Items from a dataset
☆ ☆ ☆ ☆ ☆ ☆ ☆

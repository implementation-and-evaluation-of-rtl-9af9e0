// Phelix controller: the Mealy state machine, the working-key and nonce
// registers and the block counter of the Phelix core.
//
// States and what they do (one clock per step):
//   IDLE      waits for en = 1; reached after reset and whenever en drops in
//             KEY_IN, KEY_MIX, INIT or NONCE_IN.
//   KEY_IN    12 clocks: data_in is stored as raw key words 0..7, then as
//             nonce words 0..3.
//   KEY_MIX   builds the working key K0..K7 from the raw key words
//             K32..K39 with (K4i..K4i+3) = R(K4i+4..K4i+7) xor (K4i+8..K4i+11),
//             i = 7..0, R being one block with zero key/plaintext and Z4 = 96.
//             Eight rounds over a 12-word window kept in 8 registers
//             (A = newest four words, B = the four before). Step 0 (only on
//             entry) loads A into the calculation block, steps 1..4 run the
//             block, step 5 stores A' = R(A) xor B, B' = A and loads A' for the
//             next round in the same clock: 1 + 8*5 = 41 clocks. The nonce is
//             expanded to eight words (N(k) = (k mod 4) - N(k-4)) in step 0.
//   INIT      loads Z(j) = K(j+3) xor N(j), Z4 = K7 and clears the feedback
//             FIFO (1 clock), then runs eight blocks with plaintext 0
//             (32 clocks). During the last init block data_out shows the
//             ready word 0x00000001. At its end enc_dec selects ENCRYPT (0)
//             or DECRYPT (1).
//   ENCRYPT / DECRYPT
//             one data word per block of four clocks. Step 1: data_in is
//             sampled. Steps 2, 3: wait. Step 4: the result (C or P) of this
//             block goes to data_out and en is sampled; if en = 0 this was
//             the last word, ph_read makes the calculation block xor
//             0x912d94f1 into Z0, and a fifth transition step follows
//             (calculation block held, info sampled) before MAC.
//   MAC       twelve blocks in encrypt mode with plaintext l(P) mod 4
//             (info mod 4, so info = 4 for a full last word gives 0). The
//             keystream words of the last four blocks are the 128-bit tag and
//             go to data_out one per block.
//   DONE      waits with the working key kept; the nonce is discarded;
//             en = 1 starts NONCE_IN.
//   NONCE_IN  5 clocks: four nonce words, then their expansion; then INIT.
//
// External timing (there is no handshake): a "slot" is one block of four
// clocks. data_out turns to 0x00000001 at the start of the last init block;
// the first data slot starts four clocks later. data_in is sampled at the
// first rising edge of each slot, en at the last; the slot's result is on
// data_out during the whole next slot. The tag words T0..T3 are written to
// data_out at the ends of MAC blocks 8..11 (37, 41, 45 and 49 clocks after
// the transition step begins); T3 stays until data_out changes again.
//
// The states, their order, the 12-clock key input, the 5-clock nonce input,
// the 4-clock data rate and the ready word follow the core description.
// The step layout of KEY_MIX and INIT, the exact edges at which inputs are
// sampled, the info sampling point and the block counter width are this
// design's own choices. Asynchronous active-low reset clears all registers.
module phelix_controller
  import phelix_pkg::*;
#(
  parameter int unsigned KEY_BYTES = KEY_BYTES_DEFAULT,
  parameter int unsigned CNT_W     = 64
) (
  input  logic       clk,
  input  logic       rst_n,
  // External control and data
  input  logic       en,
  input  logic       enc_dec,
  input  logic [2:0] info,
  input  word_t      data_in,
  output word_t      data_out,
  // To and from the calculation block
  output logic       ph_en,
  output logic       ph_read,
  output ph_mode_e   ph_ctrl,
  output word_t      ph_d  [5],
  input  word_t      fsm_d [4]
);

  fsm_state_e       state;
  logic [2:0]       step;     // position inside a state / inside a block
  logic [3:0]       cnt;      // words taken in, mixing rounds or blocks done
  word_t            key   [8];
  word_t            nonce [8];
  logic [CNT_W-1:0] blk;      // i + 8, i being the Phelix block number
  word_t            p_reg;    // data word (or MAC plaintext) of this block
  word_t            dout_q;

  word_t x0, x1;

  phelix_xkey #(.KEY_BYTES(KEY_BYTES), .CNT_W(CNT_W)) u_xkey (
    .key   (key),
    .nonce (nonce),
    .blk   (blk),
    .x0    (x0),
    .x1    (x1)
  );

  // Next A of key mixing: R(A) xor B.
  word_t mix_new [4];
  always_comb begin
    for (int k = 0; k < 4; k++) mix_new[k] = fsm_d[k] ^ key[k+4];
  end

  logic last_step;           // last clock of a block (steps 1..4 -> step 4)
  assign last_step = (step == 3'd4);

  // ---------------------------------------------------------------- outputs
  always_comb begin
    ph_en   = 1'b0;
    ph_read = 1'b0;
    ph_ctrl = PH_KEYMIX;
    for (int k = 0; k < 5; k++) ph_d[k] = '0;
    unique case (state)
      ST_KEY_MIX: begin
        ph_ctrl = PH_KEYMIX;
        ph_en   = en;
        if (step == 3'd0) begin
          ph_read = 1'b1;
          for (int k = 0; k < 4; k++) ph_d[k] = key[k];
        end else if (step == 3'd5 && cnt != 4'd7) begin
          ph_read = 1'b1;
          for (int k = 0; k < 4; k++) ph_d[k] = mix_new[k];
        end
      end
      ST_INIT: begin
        ph_ctrl = PH_INIT;
        ph_en   = en;
        if (step == 3'd0) begin
          ph_read = 1'b1;
          for (int k = 0; k < 4; k++) ph_d[k] = key[k+3] ^ nonce[k];
          ph_d[4] = key[7];
        end else begin
          ph_d[0] = x0;
          ph_d[1] = x1;
        end
      end
      ST_ENCRYPT, ST_DECRYPT: begin
        ph_ctrl = (state == ST_ENCRYPT) ? PH_ENC : PH_DEC;
        ph_en   = (step != 3'd5);
        ph_read = last_step && !en;
        ph_d[0] = x0;
        ph_d[1] = x1;
        ph_d[2] = p_reg;
      end
      ST_MAC: begin
        ph_ctrl = PH_ENC;
        ph_en   = 1'b1;
        ph_d[0] = x0;
        ph_d[1] = x1;
        ph_d[2] = p_reg;
      end
      default: ;
    endcase
  end

  assign data_out = dout_q;

  // ------------------------------------------------------------ state machine
  always_ff @(posedge clk or negedge rst_n) begin
    if (!rst_n) begin
      state  <= ST_IDLE;
      step   <= '0;
      cnt    <= '0;
      blk    <= '0;
      p_reg  <= '0;
      dout_q <= '0;
      for (int k = 0; k < 8; k++) begin
        key[k]   <= '0;
        nonce[k] <= '0;
      end
    end else begin
      unique case (state)
        ST_IDLE: begin
          step <= '0;
          cnt  <= '0;
          if (en) state <= ST_KEY_IN;
        end

        ST_KEY_IN: begin
          if (!en) state <= ST_IDLE;
          else begin
            if (cnt < 4'd8) key[cnt[2:0]] <= data_in;
            else            nonce[{1'b0, cnt[1:0]}] <= data_in;
            cnt <= cnt + 4'd1;
            if (cnt == 4'd11) begin
              state <= ST_KEY_MIX;
              step  <= '0;
              cnt   <= '0;
            end
          end
        end

        ST_KEY_MIX: begin
          if (!en) state <= ST_IDLE;
          else if (step == 3'd0) begin
            for (int k = 0; k < 4; k++) nonce[k+4] <= word_t'(k) - nonce[k];
            step <= 3'd1;
          end else if (step == 3'd5) begin
            for (int k = 0; k < 4; k++) begin
              key[k]   <= mix_new[k];
              key[k+4] <= key[k];
            end
            cnt  <= cnt + 4'd1;
            step <= 3'd1;
            if (cnt == 4'd7) begin
              state <= ST_INIT;
              step  <= '0;
              cnt   <= '0;
            end
          end else begin
            step <= step + 3'd1;
          end
        end

        ST_INIT: begin
          if (!en) state <= ST_IDLE;
          else if (step == 3'd0) begin
            blk  <= '0;
            cnt  <= '0;
            step <= 3'd1;
          end else if (last_step) begin
            blk  <= blk + 1'b1;
            cnt  <= cnt + 4'd1;
            step <= 3'd1;
            if (cnt == 4'(INIT_BLOCKS - 2)) dout_q <= 32'h0000_0001;
            if (cnt == 4'(INIT_BLOCKS - 1)) begin
              state <= enc_dec ? ST_DECRYPT : ST_ENCRYPT;
              cnt   <= '0;
            end
          end else begin
            step <= step + 3'd1;
          end
        end

        ST_ENCRYPT, ST_DECRYPT: begin
          if (step == 3'd1) p_reg <= data_in;
          if (step == 3'd5) begin
            // Transition step: MAC plaintext is l(P) mod 4.
            p_reg <= {30'd0, info[1:0]};  // info mod 4; info[2] only marks a full word (4)
            state <= ST_MAC;
            step  <= 3'd1;
            cnt   <= '0;
          end else if (last_step) begin
            dout_q <= fsm_d[0];
            blk    <= blk + 1'b1;
            step   <= en ? 3'd1 : 3'd5;
          end else begin
            step <= step + 3'd1;
          end
        end

        ST_MAC: begin
          if (last_step) begin
            blk  <= blk + 1'b1;
            cnt  <= cnt + 4'd1;
            step <= 3'd1;
            if (cnt >= 4'(MAC_PRE_BLOCKS)) dout_q <= fsm_d[1];
            if (cnt == 4'(MAC_PRE_BLOCKS + MAC_TAG_BLOCKS - 1)) begin
              state <= ST_DONE;
              cnt   <= '0;
              for (int k = 0; k < 8; k++) nonce[k] <= '0;
            end
          end else begin
            step <= step + 3'd1;
          end
        end

        ST_DONE: begin
          step <= '0;
          cnt  <= '0;
          if (en) state <= ST_NONCE_IN;
        end

        ST_NONCE_IN: begin
          if (!en) state <= ST_IDLE;
          else begin
            cnt <= cnt + 4'd1;
            if (cnt < 4'd4) nonce[{1'b0, cnt[1:0]}] <= data_in;
            else begin
              for (int k = 0; k < 4; k++) nonce[k+4] <= word_t'(k) - nonce[k];
              state <= ST_INIT;
              step  <= '0;
              cnt   <= '0;
            end
          end
        end

        default: state <= ST_IDLE;
      endcase
    end
  end

endmodule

☆ ☆ ☆ ☆ ☆ ☆ ☆

**TASK STATEMENT:** All that is wanted is the stretch of lines above from the one containing "key[k+4] <= key[k];" through the one containing "if (cnt == 4'(INIT_BLOCKS - 2))", duplicated exactly.

**EXPECTED ANSWER:**
              key[k+4] <= key[k];
            end
            cnt  <= cnt + 4'd1;
            step <= 3'd1;
            if (cnt == 4'd7) begin
              state <= ST_INIT;
              step  <= '0;
              cnt   <= '0;
            end
          end else begin
            step <= step + 3'd1;
          end
        end

        ST_INIT: begin
          if (!en) state <= ST_IDLE;
          else if (step == 3'd0) begin
            blk  <= '0;
            cnt  <= '0;
            step <= 3'd1;
          end else if (last_step) begin
            blk  <= blk + 1'b1;
            cnt  <= cnt + 4'd1;
            step <= 3'd1;
            if (cnt == 4'(INIT_BLOCKS - 2)) dout_q <= 32'h0000_0001;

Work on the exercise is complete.